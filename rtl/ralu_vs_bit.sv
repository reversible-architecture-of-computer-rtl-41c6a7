// ralu_vs_bit: 1-bit reversible ALU cell with modular add/subtract, XOR and no-op.
//
// A reduced variant of the RALU that keeps the RCAS cell and drops AND/OR. Eight lines:
//   RCAS(A/S, X, Y, Ccarry, 0)  -> Y line = A/S^Y^X, S/D line = A/S^Y^X^Ccarry, carry line = Cout
//   Toffoli(Cnop, X -> Y line)  -> Y line = Y^A/S ^ X&~Cnop   (Cnop cancels X: Y or ~Y)
//   CNOT(Csns -> S/D line)      -> inverts the sum, which turns X + ~Y into Y - X
//   Fredkin(Cres; Y line, S/D)  -> result_o = Cres ? S/D : Y line, the other on g_o
// The operations are listed in ralu_pkg::vs_op_e (ADD Y+X, SUB Y-X, NSUB X-Y, XOR, NOP, NOT Y,
// Y^~X and the +1/-1 forms). Cres, Csns, Cnop, A/S and X leave as copies for the next cell;
// Ccarry is the carry in and cout_o the carry out. Six gates, quantum cost 20. zero_i is an
// ancilla (0 in use). Follows the published cell; combinational.
module ralu_vs_bit (
  input  logic cres_i,
  input  logic csns_i,
  input  logic cnop_i,
  input  logic as_i,
  input  logic x_i,
  input  logic y_i,
  input  logic ccarry_i,
  input  logic zero_i,
  output logic cres_o,
  output logic csns_o,
  output logic cnop_o,
  output logic as_o,
  output logic x_o,
  output logic result_o,
  output logic g_o,
  output logic cout_o
);
  logic x_a, y_l, sd_l, y_l2, sd_l2;

  rcas        u_rcas (.as_i(as_i), .x_i(x_i), .y_i(y_i), .cin_i(ccarry_i), .zero_i(zero_i),
                      .as_g_o(as_o), .g1_o(x_a), .g2_o(y_l), .sd_o(sd_l), .cout_o(cout_o));
  rev_toffoli u_nop  (.a(cnop_i), .b(x_a), .c(y_l), .x(cnop_o), .y(x_o), .z(y_l2));
  rev_cnot    u_sns  (.a(csns_i), .b(sd_l), .x(csns_o), .y(sd_l2));
  rev_fredkin u_sel  (.a(cres_i), .b(y_l2), .c(sd_l2), .x(cres_o), .y(result_o), .z(g_o));
endmodule
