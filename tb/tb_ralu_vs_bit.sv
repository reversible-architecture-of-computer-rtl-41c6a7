// tb_ralu_vs_bit: exhaustive self-checking test of the 1-bit modular-arithmetic ALU cell.
// All 256 vectors of the eight input lines are applied. With the ancilla at 0 and a named
// control code (ralu_pkg::vs_op_e), Result is compared with that operation taken modulo 2
// (Y+X, Y-X, X-Y, Y^X, Y, ~Y, Y^~X, Y+X+1, X-Y-1), and the control and X copies are checked.
// For every vector the 8-bit output must be unique (reversibility).
module tb_ralu_vs_bit;
  import ralu_pkg::*;
  logic clk = 1'b0;
  always #5 clk = ~clk;
  int checks = 0, failures = 0, n_named = 0;

  logic cres_i, csns_i, cnop_i, as_i, x_i, y_i, ccarry_i, zero_i;
  logic cres_o, csns_o, cnop_o, as_o, x_o, result_o, g_o, cout_o;
  logic [255:0] seen = '0;

  ralu_vs_bit dut (.*);

  initial begin
    for (int k = 0; k < 256; k++) begin
      vs_op_e op;
      int     e;
      logic   named;
      {cres_i, csns_i, cnop_i, as_i, ccarry_i, x_i, y_i, zero_i} = k[7:0];
      @(posedge clk);
      op    = vs_op_e'({cres_i, csns_i, cnop_i, as_i, ccarry_i});
      named = 1'b1;
      case (op)
        VS_ADD:  e = int'(y_i) + int'(x_i);
        VS_SUB:  e = int'(y_i) - int'(x_i);
        VS_NSUB: e = int'(x_i) - int'(y_i);
        VS_XOR:  e = int'(y_i ^ x_i);
        VS_NOP:  e = int'(y_i);
        VS_NOTY: e = int'(!y_i);
        VS_XNX:  e = int'(y_i ^ !x_i);
        VS_ADD1: e = int'(y_i) + int'(x_i) + 1;
        VS_SUB1: e = int'(x_i) - int'(y_i) - 1;
        default: begin e = 0; named = 1'b0; end
      endcase
      if (named && !zero_i) begin
        n_named++;
        checks++;
        if (result_o !== e[0]) begin
          failures++;
          $display("FAIL %s x=%b y=%b got=%b exp=%b", op.name(), x_i, y_i, result_o, e[0]);
        end
        checks++;
        if ({cres_o, csns_o, cnop_o, as_o, x_o} !== {cres_i, csns_i, cnop_i, as_i, x_i}) begin
          failures++;
          $display("FAIL copies %s", op.name());
        end
      end
      checks++;
      if (seen[{cres_o, csns_o, cnop_o, as_o, x_o, result_o, g_o, cout_o}]) begin
        failures++;
        $display("FAIL output vector repeated for input %b", k[7:0]);
      end
      seen[{cres_o, csns_o, cnop_o, as_o, x_o, result_o, g_o, cout_o}] = 1'b1;
    end
    checks++;
    if (n_named != 9 * 4) begin
      failures++;
      $display("FAIL expected 36 named vectors, saw %0d", n_named);
    end
    $display("TB_RESULT checks=%0d failures=%0d", checks, failures);
    $finish;
  end

  initial begin
    repeat (2000) @(posedge clk);
    failures++;
    $display("FAIL watchdog expired");
    $display("TB_RESULT checks=%0d failures=%0d", checks, failures);
    $finish;
  end
endmodule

________________________

The reply should consist solely of the lines of the data, exact, from the opening line through the line with "X: Y or ~Y)", inclusive.

Result of this task
filename rtl/ralu_vs_bit.sv
repository reversible-architecture-of-computer-rtl-41c6a7
// ralu_vs_bit: 1-bit reversible ALU cell with modular add/subtract, XOR and no-op.
//
// A reduced variant of the RALU that keeps the RCAS cell and drops AND/OR. Eight lines:
//   RCAS(A/S, X, Y, Ccarry, 0)  -> Y line = A/S^Y^X, S/D line = A/S^Y^X^Ccarry, carry line = Cout
//   Toffoli(Cnop, X -> Y line)  -> Y line = Y^A/S ^ X&~Cnop   (Cnop cancels X: Y or ~Y)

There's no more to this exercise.